» **To do**: Lines with the string "output" must each be copied from the listing.

BEGIN Record excerpts

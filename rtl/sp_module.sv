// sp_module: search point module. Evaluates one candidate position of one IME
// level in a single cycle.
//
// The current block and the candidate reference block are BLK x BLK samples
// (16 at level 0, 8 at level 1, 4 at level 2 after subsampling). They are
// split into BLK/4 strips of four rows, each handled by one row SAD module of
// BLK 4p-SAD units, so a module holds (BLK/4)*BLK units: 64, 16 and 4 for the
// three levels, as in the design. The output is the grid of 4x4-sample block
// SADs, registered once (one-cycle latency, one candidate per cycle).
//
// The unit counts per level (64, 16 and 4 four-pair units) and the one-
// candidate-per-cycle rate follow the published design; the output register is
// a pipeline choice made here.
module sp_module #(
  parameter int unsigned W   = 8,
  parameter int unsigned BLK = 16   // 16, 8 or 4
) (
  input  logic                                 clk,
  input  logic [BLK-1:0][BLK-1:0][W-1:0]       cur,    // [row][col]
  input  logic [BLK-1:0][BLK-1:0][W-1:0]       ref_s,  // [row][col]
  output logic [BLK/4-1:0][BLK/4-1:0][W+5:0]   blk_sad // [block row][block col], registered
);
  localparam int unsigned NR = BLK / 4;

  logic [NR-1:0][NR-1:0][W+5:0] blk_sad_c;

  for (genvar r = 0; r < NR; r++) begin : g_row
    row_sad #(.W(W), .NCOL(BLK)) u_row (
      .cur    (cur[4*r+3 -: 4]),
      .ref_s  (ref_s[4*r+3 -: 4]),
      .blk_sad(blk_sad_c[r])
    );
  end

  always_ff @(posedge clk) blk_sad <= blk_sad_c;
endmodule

END Record excerpts

» **Task solution**:
// three levels, as in the design. The output is the grid of 4x4-sample block
// candidate-per-cycle rate follow the published design; the output register is
  output logic [BLK/4-1:0][BLK/4-1:0][W+5:0]   blk_sad // [block row][block col], registered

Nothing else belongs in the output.